Look. Stop answering your mother's calls. It isn't just to preserve your sanity: the point is that your answering her repetitive cries for help does nothing to help her. There might be some use to speaking to her reassuringly if she were able to retain what you say; but she just can't. So you're beating yourself up ten times a day without achieving any benefit for her. It's futile.

Instead, why don't you call *her* once a day, at a time that the NH staff suggest as being best, just to remind her that you will be visiting. It will set your mind at rest that she is actually okay, and put you in control of the calls. No harm will come to your mother if you don't always pick up the phone. Let the staff know that this is your plan and they will handle it at your mother's end. Trust them.

What sort of dementia is your mother suffering from?

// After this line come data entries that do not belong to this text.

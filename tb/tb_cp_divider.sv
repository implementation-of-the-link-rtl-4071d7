// tb_cp_divider: self-checking test of the sequential divider.
// Drives random and edge-case operands, compares quotient and remainder
// with the arithmetic operators, and checks that every result arrives
// exactly N_W+1 cycles after the operands were accepted.
module tb_cp_divider;
  localparam int unsigned N_W = 16;
  localparam int unsigned D_W = 8;

  logic clk = 1'b0, rst = 1'b1;
  logic in_valid = 1'b0, in_ready, out_valid;
  logic [N_W-1:0] dividend = '0, quotient;
  logic [D_W-1:0] divisor = '0, remainder;
  int checks = 0, failures = 0;

  cp_divider #(.N_W(N_W), .D_W(D_W)) dut (.*);

  always #5 clk = ~clk;

  initial begin
    repeat (20000) @(posedge clk);
    failures++;
    $display("watchdog expired");
    $display("TB_RESULT checks=%0d failures=%0d", checks, failures);
    $finish;
  end

  task automatic divide(input logic [N_W-1:0] n, input logic [D_W-1:0] d);
    int lat;
    @(negedge clk);
    while (!in_ready) @(negedge clk);
    dividend = n; divisor = d; in_valid = 1'b1;
    @(posedge clk);
    #1 in_valid = 1'b0;
    lat = 0;
    do begin @(posedge clk); lat++; #1; end while (!out_valid && lat < 100);
    checks += 3;
    if (quotient !== n / d) begin
      failures++; $display("FAIL %0d/%0d: q=%0d", n, d, quotient);
    end
    if (remainder !== D_W'(n % d)) begin
      failures++; $display("FAIL %0d%%%0d: r=%0d", n, d, remainder);
    end
    if (lat != N_W + 1) begin
      failures++; $display("FAIL latency %0d", lat);
    end
  endtask

  initial begin
    repeat (3) @(posedge clk);
    rst = 1'b0;
    divide(190, 1);
    divide(190, 2);
    divide(5, 2);
    divide(0, 7);
    divide(16'hFFFF, 1);
    divide(16'hFFFF, 8'hFF);
    divide(200, 255);
    for (int i = 0; i < 300; i++) begin
      logic [D_W-1:0] d;
      d = D_W'($urandom);
      if (d == 0) d = 1;
      divide(N_W'($urandom), d);
    end
    $display("TB_RESULT checks=%0d failures=%0d", checks, failures);
    $finish;
  end
endmodule
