// destination_point: turns a forward FRP that has reached its destination
// into the reply that travels back to the source.
//
// At the destination a forward FRP leaves with its forward flag cleared, so
// the contention points on the way back pass it untouched and the reaction
// point at the source recognises it as feedback; its CR and DR carry the
// bottleneck rates found on the way. A flow-stop FRP is consumed here and
// not returned. Every other packet, and any packet for which at_dest is
// low, passes unchanged. Swapping the source and destination addresses is
// left to the packet header logic around this block, because the FRP fields
// carry no addresses.
//
// Interface: valid/ready streams; at_dest is sideband that qualifies
// in_pkt (the header logic has found this node to be the destination).
// Combinational, zero latency; dropped packets are consumed with in_ready
// high and produce no out_valid.
module destination_point
  import frp_pkg::*;
(
  input  logic in_valid,
  output logic in_ready,
  input  frp_t in_pkt,
  input  logic at_dest,
  output logic out_valid,
  input  logic out_ready,
  output frp_t out_pkt,
  output logic reply,     // out_pkt is a reply generated here
  output logic dropped    // in_pkt is a flow-stop consumed here
);

  logic is_fwd_frp;

  always_comb begin
    is_fwd_frp = at_dest && in_pkt.frp && (in_pkt.fw || in_pkt.stop);
    dropped    = in_valid && is_fwd_frp && in_pkt.stop;
    reply      = in_valid && is_fwd_frp && !in_pkt.stop;
    out_pkt    = in_pkt;
    if (is_fwd_frp) out_pkt.fw = 1'b0;
    out_valid  = in_valid && !(is_fwd_frp && in_pkt.stop);
    in_ready   = (is_fwd_frp && in_pkt.stop) ? 1'b1 : out_ready;
  end

endmodule
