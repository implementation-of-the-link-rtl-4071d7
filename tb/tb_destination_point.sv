// tb_destination_point: self-checking test of the destination point.
// Every combination of the four flags, random rates, the at_dest sideband
// and out_ready is applied; the expected behaviour is worked out here:
// at the destination a forward FRP leaves with fw cleared and its rates
// untouched, a flow-stop FRP is consumed, everything else passes as is.
module tb_destination_point;
  import frp_pkg::*;

  logic in_valid, in_ready, at_dest, out_valid, out_ready, reply, dropped;
  frp_t in_pkt, out_pkt;
  int checks = 0, failures = 0;
  int n_reply = 0, n_drop = 0, n_pass = 0;

  destination_point dut (.*);

  task automatic check(input bit ok, input string what);
    checks++;
    if (!ok) begin failures++; $display("FAIL %s", what); end
  endtask

  initial begin
    #100000;
    failures++;
    $display("watchdog expired");
    $display("TB_RESULT checks=%0d failures=%0d", checks, failures);
    $finish;
  end

  initial begin
    for (int n = 0; n < 512; n++) begin
      frp_t e;
      bit   exp_drop, exp_reply;
      in_pkt    = frp_t'({RATE_W'($urandom), RATE_W'($urandom), 4'(n)});
      at_dest   = n[4];
      out_ready = n[5];
      in_valid  = n[6] | n[7];
      #1;
      exp_drop  = at_dest && in_pkt.frp && in_pkt.stop;
      exp_reply = at_dest && in_pkt.frp && in_pkt.fw && !in_pkt.stop;
      e = in_pkt;
      if (exp_reply) e.fw = 1'b0;
      check(out_valid == (in_valid && !exp_drop), $sformatf("out_valid flags=%b dest=%b", in_pkt[3:0], at_dest));
      check(dropped == (in_valid && exp_drop), "dropped");
      check(reply == (in_valid && exp_reply), "reply");
      check(in_ready == (exp_drop ? 1'b1 : out_ready), "in_ready");
      if (out_valid) check(out_pkt == e, $sformatf("out_pkt %h expected %h", out_pkt, e));
      if (in_valid && exp_drop) n_drop++;
      else if (in_valid && exp_reply) n_reply++;
      else if (in_valid) n_pass++;
      #9;
    end
    check(n_drop > 0 && n_reply > 0 && n_pass > 0, "all three outcomes seen");
    $display("TB_RESULT checks=%0d failures=%0d", checks, failures);
    $finish;
  end
endmodule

Depending on the type, there are various techniques for handling her upsetting behaviours (upsetting for her as well as you, I realise how terribly sad you must feel for her). You can look for ideas on this forum, learn a great deal from the marvellous Teepa Snow (use the Search Site box), and not least lean heavily on the experienced memory care staff at your mother's care home.

I'm afraid that nothing can change the cruelty of this horrible disease, but there is a great deal of support available for those of us who are forced to watch it devastating our parents' quality of life. My best wishes to you, hoping that you find all the help you need and that your husband is able to recover.